Insofar as environmental, social and governance (ESG) promotes fundamental ideals like complying with the law, treating employees fairly, and avoiding pollution, it is not new. What is new is businesses assessing where they are in relation to such ideals, where they want to be, and then reporting all that out to stakeholders. That exercise may be voluntary based on the conclusion that it makes good business sense to undertake it, or it may be mandatory because evolving regulatory frameworks require it. A common misconception is that ESG extends only to large publicly-traded companies and that privately-held small and medium size enterprises need not tune in. But, there are strong—and increasing—indicators to the contrary. Regulatory and market demands will likely continue to push ESG deep into supply chains. The result is every business along those chains could be made to take up ESG efforts, regardless of a given business’s order of magnitude.

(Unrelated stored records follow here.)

- **UTIL command framing.** The reference gives the UTIL and swp framing only in figures. Here the 24-bit UTIL command is the IDPU command word unchanged, and the timing is the one described under the sweep above.
- **RA saturation.** It is encoded in three different ways in the reference. This design follows the rates section: RA table bit 7 = saturation A, bit 6 = saturation B.
- **TMODE2 position.** One passage gives position 8 and another position 0. Position 8 is used, which is also the "no position" code of WAP words.
- **WAP priority.** The WAP priority counter address uses only bit 1 of the priority, while the PHA base address uses both bits. Both are implemented as written.
- **Strobe and trig timing.** The sweep starts on one time message and runs all 128 steps. Within a deflection step, each strobe starts its 800 µs sub-interval, and the trigs start at step boundaries.
- **Rate counters** saturate at full scale.
- **Sticky status flags.** The status register's error flags stay set until the register is read.
- **Stimulus frequency.** A new STIM_FREQ takes effect immediately.
- **Classifier access timing.** The 4-clock EEPROM and RAM accesses were chosen so that the processing time comes out at exactly the reference's 139 clocks.

## Verification

Each block has a self-checking testbench in `tb/`. It prints `TB_RESULT checks=N failures=M` and has a watchdog.

| Testbench | What it does |
|---|---|
| `tb_classifier` | Runs the reference's two sample events through behavioural EEPROM/RAM models. Checks the compressed energy, table addresses, counter increments, stored words, slot overflow, the bank swap and the exact busy time. |
| `tb_sw_validate`, `tb_ssd_pos_map` | Exhaustive. |
| `tb_sw_event`, `tb_wap_event` | Drive trigger sequences for each mode and check words, aborts, rate pulses and reset widths. |
| `tb_sweep_ctrl` | Counts every strobe and trig of a reduced sweep and checks widths, blanking, the latch order and the rate-limit switch. |
| `tb_ssd_link` | Sends random commands and reads through `tb/ssd_model.sv`, a model of the board end with skewed return lines. Checks words, clock counts and period, strobe position and width, read latency, ordering, the dead-line error flag and the reset/sync widths. |
| `tb_plastic_top` | Runs the whole design at a reduced sweep (2 energy steps × 4 deflection steps). Configures it through the serial command line, starts the sweep, fires random SW and WAP events, and checks the counts of strobes, trigs, util words, HV words, bank swaps, PHA words and classifier RAM writes. It also sends an SSD command, a housekeeping read and a master reset. It fails any mechanism that never occurred. |
| `tb_plastic_full` | Does the same with `plastic_top` at its default sizes for the first two complete energy steps, 0.87 s of instrument time: 1025 `d_stp_stb`, 64 `deflection_trig`, 2114 util words, about 75 000 classified events. |

To run one with Verilator 5:

```
verilator --binary --timing rtl/plastic_pkg.sv $(ls rtl/*.sv | grep -v plastic_pkg) \
    tb/ssd_model.sv tb/tb_plastic_top.sv --top-module tb_plastic_top
./obj_dir/Vtb_plastic_top
```

(List `plastic_pkg.sv` first, and add `-Wno-fatal` if lint warnings about the testbench stop the build.) The testbenches also pass with random initial values (`--x-assign unique`, and `+verilator+rand+reset+2` at run time). Nothing in the design relies on power-up state beyond the asynchronous reset.

The RTL lints clean with `verilator --lint-only -Wall` and synthesises with Yosys through the slang front end. It has no latches, and its memories are inferred as arrays.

As a threshold matter, overlooking supply chains in crafting and implementing ESG strategies could skuttle those plans. Businesses that fail to address ESG factors at their supply chains expose themselves to reputational and litigation risk based on claims that their ESG representations do not accurately reflect all of what the business is doing and how it is doing it. That means that the entities in those supply chains will, in turn, be called upon to undertake ESG efforts and make ESG disclosures on which the businesses to whom they supply goods and services can rely.